ネコザメ科とは?
ねこざめか
ネコザメ科とは、頭部が丸く小型でずんぐりとした体形を持つ底生性のサメの仲間を含む分類群です。
ネコザメ科(学名:Heterodontidae)は、板鰓亜綱・ネコザメ目に属するサメの科で、現生する最も原始的なサメのグループのひとつとされています。

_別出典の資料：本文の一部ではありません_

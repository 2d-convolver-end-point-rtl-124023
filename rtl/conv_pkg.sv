// conv_pkg: types and constants shared by the 2D convolver peripheral.
//
// The convolver multiplies a 3x3 kernel of 4-bit unsigned coefficients with a
// 3x3 window of 4-bit unsigned samples and sums the nine products. Samples and
// coefficients travel as 12-bit columns of three 4-bit values (row 0 in bits
// 3:0, row 1 in bits 7:4, row 2 in bits 11:8); a 36-bit kernel or window holds
// column 0 (left-most) in bits 11:0, column 1 in 23:12 and column 2 in 35:24.
// The register map, the status bits and the command bits follow the
// peripheral's published address map; the row order inside a column and the
// column order inside the 36-bit word are this design's own choice.
package conv_pkg;

  localparam int unsigned ADDR_W  = 4;   // HADDR width
  localparam int unsigned DATA_W  = 16;  // HWDATA / HRDATA width
  localparam int unsigned PIX_W   = 4;   // one sample or coefficient
  localparam int unsigned COL_W   = 3 * PIX_W;  // one column: 12 bits
  localparam int unsigned WIN_W   = 3 * COL_W;  // whole 3x3 window: 36 bits
  localparam int unsigned RES_W   = 16;  // result word stored in the FIFO

  // AHB-Lite HTRANS encoding
  typedef enum logic [1:0] {
    HTRANS_IDLE   = 2'd0,
    HTRANS_BUSY   = 2'd1,
    HTRANS_NONSEQ = 2'd2,
    HTRANS_SEQ    = 2'd3
  } htrans_t;

  // Register selected by an address (one per 16-bit word of the map):
  // status 0x0, result 0x2, sample column 0x4, coefficient columns R0-R2
  // 0x6/0x8/0xA, command byte 0xC
  typedef enum logic [2:0] {
    REG_STATUS = 3'd0,
    REG_RESULT = 3'd1,
    REG_SAMPLE = 3'd2,
    REG_COEF0  = 3'd3,
    REG_COEF1  = 3'd4,
    REG_COEF2  = 3'd5,
    REG_CMD    = 3'd6,
    REG_NONE   = 3'd7
  } reg_sel_t;

  // Status register bits
  localparam int unsigned ST_MODWAIT = 0;
  localparam int unsigned ST_EMPTY   = 7;
  localparam int unsigned ST_STREAM  = 8;
  localparam int unsigned ST_FULL    = 9;   // optional full flag, this design's addition

  // Command register bits (bits 1 and 2 together mean "sample complete")
  localparam int unsigned CMD_LOAD_COEF = 0;
  localparam int unsigned CMD_LOAD_SAMP = 1;
  localparam int unsigned CMD_NEW_ROW   = 2;

  // Controller states
  typedef enum logic [2:0] {
    S_IDLE    = 3'd0,
    S_LOAD_C0 = 3'd1,
    S_LOAD_C1 = 3'd2,
    S_LOAD_C2 = 3'd3,
    S_SHIFT   = 3'd4,
    S_CONV    = 3'd5,
    S_STORE   = 3'd6
  } ctrl_state_t;

endpackage
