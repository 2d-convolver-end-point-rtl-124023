// ahb_addr_decoder: address decoder of the AHB-Lite slave interface.
//
// Purely combinational. From the address-phase HADDR, HSIZE and HWRITE it
// works out which register of the map is addressed (sel), which byte lanes of
// the 16-bit data bus the access touches (lanes[0] = bits 7:0 at the even
// address, lanes[1] = bits 15:8 at the odd address, little-endian), and
// whether the access must be answered with an error (bad). An access is bad
// when it
//   * is wider than the 16-bit bus (HSIZE above 1),
//   * is a half-word at an odd address,
//   * falls outside the map (0xE, 0xF) or on the missing upper byte of the
//     one-byte command register (0xD),
//   * writes the read-only status (0x0-0x1) or result (0x2-0x3) register.
// The map and the read-only rule follow the peripheral's address map; the
// size and alignment checks are this design's choice. A half-word access to
// the command register touches only its low byte.
module ahb_addr_decoder
  import conv_pkg::*;
(
  input  logic [ADDR_W-1:0] haddr,
  input  logic [2:0]        hsize,
  input  logic              hwrite,
  output reg_sel_t          sel,
  output logic [1:0]        lanes,
  output logic              bad
);

  logic size_bad;
  logic read_only;

  always_comb begin
    unique case (haddr[3:1])
      3'd0:    sel = REG_STATUS;
      3'd1:    sel = REG_RESULT;
      3'd2:    sel = REG_SAMPLE;
      3'd3:    sel = REG_COEF0;
      3'd4:    sel = REG_COEF1;
      3'd5:    sel = REG_COEF2;
      3'd6:    sel = haddr[0] && hsize == 3'd0 ? REG_NONE : REG_CMD;
      default: sel = REG_NONE;
    endcase

    if (hsize == 3'd0) lanes = haddr[0] ? 2'b10 : 2'b01;
    else               lanes = 2'b11;
    if (sel == REG_CMD) lanes[1] = 1'b0;

    size_bad  = (hsize > 3'd1) || (hsize == 3'd1 && haddr[0]);
    read_only = (sel == REG_STATUS) || (sel == REG_RESULT);
    bad       = size_bad || (sel == REG_NONE) || (hwrite && read_only);
  end

endmodule
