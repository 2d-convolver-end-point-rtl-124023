// tb_ahb_addr_decoder: exhaustive check of the address decoder.
// Every combination of address (16), size (8) and direction (2) is compared
// with a reference table built here from the register map: which register an
// address falls in, which byte lanes it touches and whether it must be
// answered with an error.
module tb_ahb_addr_decoder;
  import conv_pkg::*;

  logic [ADDR_W-1:0] haddr;
  logic [2:0] hsize;
  logic hwrite;
  reg_sel_t sel;
  logic [1:0] lanes;
  logic bad;
  int checks = 0, failures = 0;

  ahb_addr_decoder dut (.*);

  initial begin
    #100000;
    failures++;
    $display("watchdog expired");
    $display("TB_RESULT checks=%0d failures=%0d", checks, failures);
    $finish;
  end

  initial begin
    reg_sel_t e_sel;
    logic [1:0] e_lanes;
    logic e_bad;
    for (int a = 0; a < 16; a++)
      for (int s = 0; s < 8; s++)
        for (int w = 0; w < 2; w++) begin
          haddr = 4'(a); hsize = 3'(s); hwrite = 1'(w);
          #1;
          // register from the map (two bytes per register, 0xC one byte)
          if      (a <= 1)  e_sel = REG_STATUS;
          else if (a <= 3)  e_sel = REG_RESULT;
          else if (a <= 5)  e_sel = REG_SAMPLE;
          else if (a <= 7)  e_sel = REG_COEF0;
          else if (a <= 9)  e_sel = REG_COEF1;
          else if (a <= 11) e_sel = REG_COEF2;
          else if (a == 12) e_sel = REG_CMD;
          else if (a == 13) e_sel = (s == 0) ? REG_NONE : REG_CMD;
          else              e_sel = REG_NONE;
          e_bad = (s > 1) || (s == 1 && a % 2 == 1) || e_sel == REG_NONE ||
                  (w == 1 && a <= 3);
          e_lanes = (s == 0) ? ((a % 2 == 1) ? 2'b10 : 2'b01) : 2'b11;
          if (e_sel == REG_CMD) e_lanes = 2'b01;
          checks++;
          if (bad !== e_bad) begin
            failures++;
            $display("FAIL bad a=%h s=%0d w=%0d: got %b", a, s, w, bad);
          end
          if (!e_bad) begin
            checks++;
            if (sel !== e_sel || lanes !== e_lanes) begin
              failures++;
              $display("FAIL a=%h s=%0d w=%0d: sel %s lanes %b", a, s, w, sel.name(), lanes);
            end
          end
        end
    $display("TB_RESULT checks=%0d failures=%0d", checks, failures);
    $finish;
  end
endmodule
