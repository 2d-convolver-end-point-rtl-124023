// coeff_reg: the 3x3 coefficient kernel of the convolver.
//
// Three addressable 12-bit column registers hold the nine 4-bit coefficients.
// When coeff_ld is high at a rising clock edge, the bottom 12 bits of coeff_in
// are stored in the column chosen by coeff_sel (0 = left-most, 2 =
// right-most; the value 3 selects nothing). All 36 bits are presented on
// coeff_out at once. The three addressable columns, the 16-bit input of which
// 12 bits are used and the 36-bit parallel output follow the reference
// architecture; the handling of coeff_sel = 3 and the asynchronous clear to
// zero are this design's choices.
module coeff_reg
  import conv_pkg::*;
(
  input  logic              clk,
  input  logic              n_rst,
  input  logic [DATA_W-1:0] coeff_in,
  input  logic [1:0]        coeff_sel,
  input  logic              coeff_ld,
  output logic [WIN_W-1:0]  coeff_out
);

  logic [COL_W-1:0] col_q [3];

  always_ff @(posedge clk or negedge n_rst) begin
    if (!n_rst) begin
      col_q[0] <= '0;
      col_q[1] <= '0;
      col_q[2] <= '0;
    end else if (coeff_ld && coeff_sel != 2'd3) begin
      col_q[coeff_sel] <= coeff_in[COL_W-1:0];
    end
  end

  assign coeff_out = {col_q[2], col_q[1], col_q[0]};

endmodule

現在確認されている種は比較的少なく、すべてネコザメ属(Heterodontus)に分類されます。
ネコザメ科の特徴としては以下の点が挙げられます。
- 頭部が丸みを帯びており、目の上に隆起した稜線がある
- 前歯は小さく尖っているが、奥歯は貝殻を砕くための平たい臼歯状になっている
- 背びれの前方にトゲ(棘)を持つ
- 比較的小型で、多くは体長1〜1.5メートル程度
海底付近を這うように生活する底生性の捕食者で、貝類・ウニ・甲殻類などを硬い奥歯で砕いて食べます。浅い岩礁域や藻場を好み、夜行性の傾向があります。日本近海にもネコザメ(Heterodontus japonicus)が生息しており、太平洋・インド洋・東アジア沿岸に分布しています。人への危険性は低く、温和な性質のサメとして知られています。
使い方・例文
水族館でネコザメ科のサメを観察すると、平たい臼歯で貝を噛み砕く独特の食事シーンや、岩の隙間でじっとしている底生性の習性を間近に見ることができます。